(BRIEF): Check each line of the listing below for the string "latch", and copy the ones that have it.
============================================================
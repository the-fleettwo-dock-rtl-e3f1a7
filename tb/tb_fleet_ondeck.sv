// tb_fleet_ondeck: directed cases of the on-deck table, run on an input-dock
// and an output-dock controller that share their inputs. The testbench plays
// the pump, the counters, the flags and the data latch: it sets the
// instruction on deck and the counter values and checks, cycle by cycle,
// the retire/write-back decision, the commands to the other blocks, the
// handshakes of move, inner looping and the torpedo.
module tb_fleet_ondeck;
  import fleet_pkg::*;
  localparam int unsigned LC_W = 14;
  logic clk = 0, rst_n = 0;
  int checks = 0, failures = 0;

  // shared inputs
  logic   od_valid, sealed, pred_true, torp_valid, fin_valid, fout_ready;
  logic   to_ship_ready, from_ship_valid;
  instr_t od_instr;
  logic [LC_W-1:0] ilc, olc;
  word_t  d, fin_word, from_ship_data;

  // outputs per instance: index 0 input dock, 1 output dock
  logic [1:0] retire, recirc, lc_torpedo, lc_set_inner, lc_set_outer, lc_dec_inner, lc_dec_outer;
  logic [1:0][LC_W-1:0] lc_value;
  pred_e [1:0] pred;
  logic [1:0] fl_set, dl_capture, dl_lit_en, torp_ready, fin_ready, fout_valid;
  logic [1:0] to_ship_valid, from_ship_ready, ev_torpedo, ev_wait_seal, ev_iter;
  logic [1:0][5:0] fl_next_a, fl_next_b, fl_next_s;
  word_t [1:0] dl_in, to_ship_data;
  op_e [1:0] dl_lit_op;
  logic [1:0][1:0] dl_sel;
  logic [1:0][18:0] dl_literal;
  packet_t [1:0] fout_pkt;

  for (genvar g = 0; g < 2; g++) begin : g_dut
    fleet_ondeck #(.IS_OUTPUT(g == 1), .LC_W(LC_W)) dut (
      .clk, .rst_n, .od_valid, .od_instr, .retire(retire[g]), .recirc(recirc[g]), .sealed,
      .ilc, .olc, .lc_torpedo(lc_torpedo[g]), .lc_set_inner(lc_set_inner[g]),
      .lc_set_outer(lc_set_outer[g]), .lc_dec_inner(lc_dec_inner[g]),
      .lc_dec_outer(lc_dec_outer[g]), .lc_value(lc_value[g]),
      .pred(pred[g]), .pred_true, .fl_set(fl_set[g]), .fl_next_a(fl_next_a[g]),
      .fl_next_b(fl_next_b[g]), .fl_next_s(fl_next_s[g]),
      .d, .dl_capture(dl_capture[g]), .dl_in(dl_in[g]), .dl_lit_en(dl_lit_en[g]),
      .dl_lit_op(dl_lit_op[g]), .dl_sel(dl_sel[g]), .dl_literal(dl_literal[g]),
      .torp_valid, .torp_ready(torp_ready[g]),
      .fin_valid, .fin_ready(fin_ready[g]), .fin_word,
      .fout_valid(fout_valid[g]), .fout_ready, .fout_pkt(fout_pkt[g]),
      .to_ship_valid(to_ship_valid[g]), .to_ship_ready, .to_ship_data(to_ship_data[g]),
      .from_ship_valid, .from_ship_ready(from_ship_ready[g]), .from_ship_data,
      .ev_torpedo(ev_torpedo[g]), .ev_wait_seal(ev_wait_seal[g]), .ev_iter(ev_iter[g])
    );
  end

  always #5 clk = ~clk;

  task automatic check(bit ok, string what);
    checks++;
    if (!ok) begin failures++; $display("FAIL %s at %0t", what, $time); end
  endtask

  task automatic idle_inputs();
    torp_valid = 0; fin_valid = 0; fout_ready = 0; to_ship_ready = 0; from_ship_valid = 0;
  endtask

  // Put an instruction on deck and clear the per-move state with a reset.
  task automatic load(instr_t i, int o, int il, bit s, bit p);
    @(negedge clk);
    rst_n = 0; #1; rst_n = 1;
    od_valid = 1; od_instr = i; olc = LC_W'(o); ilc = LC_W'(il); sealed = s; pred_true = p;
    idle_inputs();
    #1;
  endtask

  initial begin
    repeat (20000) @(posedge clk);
    failures++;
    $display("TB_RESULT checks=%0d failures=%0d", checks, failures);
    $finish;
  end

  initial begin
    od_valid = 0; od_instr = '0; olc = 0; ilc = 0; sealed = 0; pred_true = 0;
    d = '0; fin_word = '0; from_ship_data = '0;
    idle_inputs();
    repeat (2) @(posedge clk);
    rst_n = 1;

    // 1. outer-looping instruction waits for the hatch to be sealed
    load(enc_setflags(1'b0, PRED_ALWAYS, F_NA, 6'b0, 6'b0), 3, 0, 0, 1);
    check(retire == 2'b00 && fl_set == 2'b00 && ev_wait_seal == 2'b11, "wait for sealed");
    // 2. sealed: executes and is written back
    sealed = 1; #1;
    check(retire == 2'b11 && recirc == 2'b11 && fl_set == 2'b11, "execute and recirculate");
    check(fl_next_a[0] == F_NA, "setFlags field");
    // 3. OLC=0: dropped, not executed
    load(enc_setflags(1'b0, PRED_ALWAYS, F_NA, 6'b0, 6'b0), 0, 0, 0, 1);
    check(retire == 2'b11 && recirc == 2'b00 && fl_set == 2'b00 && ev_wait_seal == 2'b00, "OLC=0 drops");
    // 4. predicate false, OLC>0, sealed: not executed but written back
    load(enc_litlo(1'b0, PRED_A, 19'h1234), 2, 0, 1, 0);
    check(retire == 2'b11 && recirc == 2'b11 && dl_lit_en == 2'b00, "pred false recirculates");
    // 5. one-shot setOuter runs with OLC=0
    load(enc_setloop(1'b1, 1'b1, PRED_ALWAYS, LC_LITERAL, 14'd7), 0, 0, 0, 1);
    check(lc_set_outer == 2'b11 && lc_value[0] == 14'd7 && retire == 2'b11 && recirc == 2'b00, "OS=1 setOuter");
    // 6. one-shot literal with OLC=0 is not executed
    load(enc_literal(1'b1, PRED_ALWAYS, 2'b10, 19'h5), 0, 0, 0, 1);
    check(dl_lit_en == 2'b00 && retire == 2'b11, "OS=1 literal needs OLC>0");
    // 7. one-shot literal with OLC>0 runs without waiting for the hatch
    load(enc_literal(1'b1, PRED_ALWAYS, 2'b10, 19'h5), 1, 0, 0, 1);
    check(dl_lit_en == 2'b11 && dl_sel[0] == 2'b10 && dl_literal[1] == 19'h5 && recirc == 2'b00, "OS=1 literal");
    // 8. setInner from the data latch, setOuter decrement
    d = 37'h1_2345_6789;
    load(enc_setloop(1'b0, 1'b1, PRED_ALWAYS, LC_DATA, 14'd0), 1, 0, 0, 1);
    check(lc_set_inner == 2'b11 && lc_value[1] == 14'h2789, "setInner from D");
    load(enc_setloop(1'b1, 1'b0, PRED_ALWAYS, LC_DEC, 14'd0), 1, 0, 1, 1);
    check(lc_dec_outer == 2'b11 && lc_set_outer == 2'b00 && recirc == 2'b11, "setOuter decrement");

    // 9. input dock move Di Dc Do To, ILC=0
    load(enc_move(1'b0, 1'b1, PRED_ALWAYS, 1'b0, 1'b1, 1'b1, 1'b1, 1'b1, 1'b0, 11'h2A5), 1, 0, 0, 1);
    check(fin_ready[0] == 1 && retire[0] == 0, "input move waits for data");
    fin_valid = 1; fin_word = 37'h0_0000_0ABC; #1;
    check(dl_capture[0] == 1 && dl_in[0] == 37'h0_0000_0ABC && to_ship_valid[0] == 0, "capture");
    @(negedge clk); fin_valid = 0; d = 37'h0_0000_0ABC; #1;
    check(fin_ready[0] == 0 && to_ship_valid[0] == 1 && fout_valid[0] == 1, "outputs offered after capture");
    check(to_ship_data[0] == d && fout_pkt[0].token == 1 && fout_pkt[0].path == 11'h2A5, "outputs");
    to_ship_ready = 1; #1;
    check(retire[0] == 0, "token not yet taken");
    @(negedge clk); to_ship_ready = 0; fout_ready = 1; #1;
    check(to_ship_valid[0] == 0 && fout_valid[0] == 1 && retire[0] == 1 && recirc[0] == 0, "move done");

    // 10. inner loop: ILC=2 gives three iterations of a token send
    load(enc_move(1'b0, 1'b0, PRED_ALWAYS, 1'b0, 1'b0, 1'b0, 1'b0, 1'b1, 1'b0, 11'h3), 1, 2, 1, 1);
    fout_ready = 1;
    for (int k = 2; k >= 0; k--) begin
      #1;
      check(ev_iter[0] && lc_dec_inner[0] == (k != 0) && retire[0] == (k == 0), "inner iteration");
      check(recirc[0] == (k == 0), "inner loop write-back on last iteration");
      @(negedge clk); ilc = LC_W'(k > 0 ? k - 1 : 0);
    end

    // 11. output dock move Ti Di Dc Do with path from data
    load(enc_move(1'b0, 1'b1, PRED_ALWAYS, 1'b1, 1'b1, 1'b1, 1'b1, 1'b0, 1'b1, 11'h0), 1, 0, 0, 1);
    check(fin_ready[1] == 1 && from_ship_ready[1] == 0, "output move waits for token first");
    from_ship_valid = 1; from_ship_data = 37'h1_0000_0123; #1;
    check(dl_capture[1] == 0, "no capture before token");
    fin_valid = 1; #1;
    check(from_ship_ready[1] == 1 && dl_capture[1] == 1 && dl_in[1] == 37'h1_0000_0123, "token and data same cycle");
    @(negedge clk); fin_valid = 0; from_ship_valid = 0; d = 37'h1_0000_0123; #1;
    check(fout_valid[1] == 1 && fout_pkt[1].token == 0 && fout_pkt[1].path == 11'h123 &&
          fout_pkt[1].payload == d, "data packet to path from D");
    fout_ready = 1; #1;
    check(retire[1] == 1, "output move done");

    // 12. torpedo: interruptible move waiting for data
    load(enc_move(1'b1, 1'b0, PRED_ALWAYS, 1'b0, 1'b1, 1'b1, 1'b0, 1'b0, 1'b0, 11'h0), 2, 3, 1, 1);
    check(torp_ready == 2'b00 && retire == 2'b00, "waiting move");
    torp_valid = 1; #1;
    check(torp_ready == 2'b11 && lc_torpedo == 2'b11 && retire == 2'b11 && recirc == 2'b00 &&
          ev_torpedo == 2'b11, "torpedo");
    check(fin_ready == 2'b00 && from_ship_ready == 2'b00, "torpedo takes no data");
    // not interruptible: the torpedo waits
    load(enc_move(1'b0, 1'b0, PRED_ALWAYS, 1'b0, 1'b1, 1'b1, 1'b0, 1'b0, 1'b0, 11'h0), 2, 0, 1, 1);
    torp_valid = 1; #1;
    check(torp_ready == 2'b00 && lc_torpedo == 2'b00 && retire == 2'b00, "I=0 not torpedoable");
    // a literal is never torpedoable
    load(enc_literal(1'b0, PRED_ALWAYS, 2'b00, 19'h1), 2, 0, 1, 1);
    torp_valid = 1; #1;
    check(torp_ready == 2'b00 && dl_lit_en == 2'b11, "literal not torpedoable");
    // 13. empty pump: nothing retires
    load('0, 1, 0, 1, 1);
    od_valid = 0; #1;
    check(retire == 2'b00 && fl_set == 2'b00 && dl_lit_en == 2'b00, "empty");

    $display("TB_RESULT checks=%0d failures=%0d", checks, failures);
    $finish;
  end
endmodule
============================================================
(ANSWER FOR THE TASK):
// the pump, the counters, the flags and the data latch: it sets the
    // 8. setInner from the data latch, setOuter decrement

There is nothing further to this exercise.